For RACF, issue the following TSO command:
ALTUSER <ZOWE_RUNTIME_USER (ZWESVUSR by default)> PASSWORD(<NEWPASSWORD>)
For other security systems, refer to the documentation for an equivalent command.
- Verify that the Zowe runtime user is allowed to log in to z/OSMF. (Check that the user is a member of the default
IZUUSER
group.)
Ensure that you have the Issuer certificate imported in the truststore or in the SAF keyring. Alternatively, you can generate these certificates in SAF.
- PassTicket generation must be enabled for the Zowe runtime user. The user must be able to generate a PassTicket for the user and for the APPLID of z/OSMF. For more information, see Configuring Zowe to use PassTickets.
There is a limitation with respect to performing authentication using Z Secure Services (ZSS) with ACF2 systems. If you are using ACF2, use the recommended internal API ML mapper.
Enabling zowe.yaml to use a client certificate
Use the following procedure to enable the zowe.yaml file to use a client certificate as the method of authentication for the API Mediation Layer Gateway.
-
Open the
zowe.yaml
configuration file. -
Configure the following properties:
-
components.gateway.apiml.security.x509.enabled
This property is the global feature toggle. Set the value totrue
to enable client certificate functionality. -
components.gateway.apiml.security.zosmf.applid
When z/OSMF is used as an authentication provider, provide a validAPPLID
to allow for client certificate authentication. The API ML generates a passticket for the specifiedAPPLID
and subsequently uses this passticket to authenticate to z/OSMF. The default value in the installation of z/OSMF isIZUDFLT
.
-
The following steps are only required if the ZSS hostname or default Zowe user name are altered:
- Change the following property if user mapping is provided by an external API:
Skip this step if user mapping is not provided by an external API.
- components.gateway.apiml.security.x509.externalMapperUrl
The API Mediation Gateway uses an external API to map a certificate to the owner in SAF. This property informs the Gateway about the location of this API. ZSS is the default API provider in Zowe. You can provide your own API to perform the mapping. In this case, it is necessary to customize this value.

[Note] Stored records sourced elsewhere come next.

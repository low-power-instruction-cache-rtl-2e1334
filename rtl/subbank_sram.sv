// subbank_sram: a memory of DEPTH x WIDTH partitioned into NSUB sub-banks.
//
// The most significant log2(NSUB) address bits (the SUB field of the set
// index) go through a sub-bank address decoder that enables only the one
// sub-bank holding the word; the remaining bits (the sub-index) address the
// word inside it. An NSUB-to-1 multiplexer, steered by the SUB field captured
// at the same clock edge as the read, picks the output of the enabled
// sub-bank. Only 1/NSUB of the memory is active per access. With NSUB = 1
// the block is a single macro with no decoder and no multiplexer. Timing is
// that of sram_sp: the read word is valid after the active edge selected by
// NEGEDGE. The use of the index MSBs as SUB field follows the design; that
// the multiplexer select is a register is this implementation's choice.
module subbank_sram #(
  parameter int unsigned DEPTH   = 1024,
  parameter int unsigned WIDTH   = 32,
  parameter int unsigned NSUB    = 8,
  parameter bit          NEGEDGE = 1'b0,
  localparam int unsigned AW     = $clog2(DEPTH),
  localparam int unsigned SW     = (NSUB > 1) ? $clog2(NSUB) : 1,
  localparam int unsigned SDEPTH = DEPTH / NSUB,
  localparam int unsigned SAW    = (SDEPTH > 1) ? $clog2(SDEPTH) : 1
) (
  input  logic             clk,
  input  logic             rst_n,
  input  logic             ce,
  input  logic             we,
  input  logic [AW-1:0]    addr,
  input  logic [WIDTH-1:0] wdata,
  output logic [WIDTH-1:0] q,
  output logic [NSUB-1:0]  bank_en   // decoder output: sub-bank enabled this access
);

  logic [WIDTH-1:0] bank_q [NSUB];

  if (NSUB == 1) begin : g_single
    assign bank_en = ce;
    sram_sp #(.DEPTH(DEPTH), .WIDTH(WIDTH), .NEGEDGE(NEGEDGE)) u_bank (
      .clk, .rst_n, .ce, .we, .addr, .wdata, .q(bank_q[0]));
    assign q = bank_q[0];
  end else begin : g_multi
    logic [SW-1:0]  sub;
    logic [SAW-1:0] sub_index;
    logic [SW-1:0]  sel_q;

    assign sub       = addr[AW-1 -: SW];
    assign sub_index = addr[SAW-1:0];

    // sub-bank address decoder
    always_comb begin
      bank_en = '0;
      bank_en[sub] = ce;
    end

    for (genvar b = 0; b < NSUB; b++) begin : g_bank
      sram_sp #(.DEPTH(SDEPTH), .WIDTH(WIDTH), .NEGEDGE(NEGEDGE)) u_bank (
        .clk, .rst_n, .ce(bank_en[b]), .we, .addr(sub_index), .wdata, .q(bank_q[b]));
    end

    // output multiplexer select, captured with the read
    if (NEGEDGE) begin : g_sel_neg
      always_ff @(negedge clk or negedge rst_n)
        if (!rst_n)           sel_q <= '0;
        else if (ce && !we)   sel_q <= sub;
    end else begin : g_sel_pos
      always_ff @(posedge clk or negedge rst_n)
        if (!rst_n)           sel_q <= '0;
        else if (ce && !we)   sel_q <= sub;
    end

    assign q = bank_q[sel_q];
  end

endmodule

The following URL is the default value for Zowe and ZSS:
https://${ZWE_haInstance_hostname}:${GATEWAY_PORT}/zss/api/v1/certificate/x509/map
- Add the following property if the Zowe runtime userId is altered from the default
ZWESVUSR
:
Skip this step if the Zowe runtime userId is not altered from the default ZWESVUSR
.
- components.gateway.apiml.security.x509.externalMapperUser
To authenticate to the mapping API, a JWT is sent with the request. The token represents the user that is configured with this property. The user authorization is required to use theIRR.RUSERMAP
resource within theFACILITY
class. The default value isZWESVUSR
. Permissions are set up during installation with theZWESECUR
JCL or workflow.
If you customized the ZWESECUR
JCL or workflow (the customization of zowe runtime user: // SET ZOWEUSER=ZWESVUSR * userid for Zowe started task
) and changed the default USERID, create the components.gateway.apiml.security.x509.externalMapperUser
property and set the value by adding a new line as in the following example:
Example:
components.gateway.apiml.security.x509.externalMapperUser: yournewuserid
- Restart Zowe.
You enabled zowe.yaml to use a client certificate.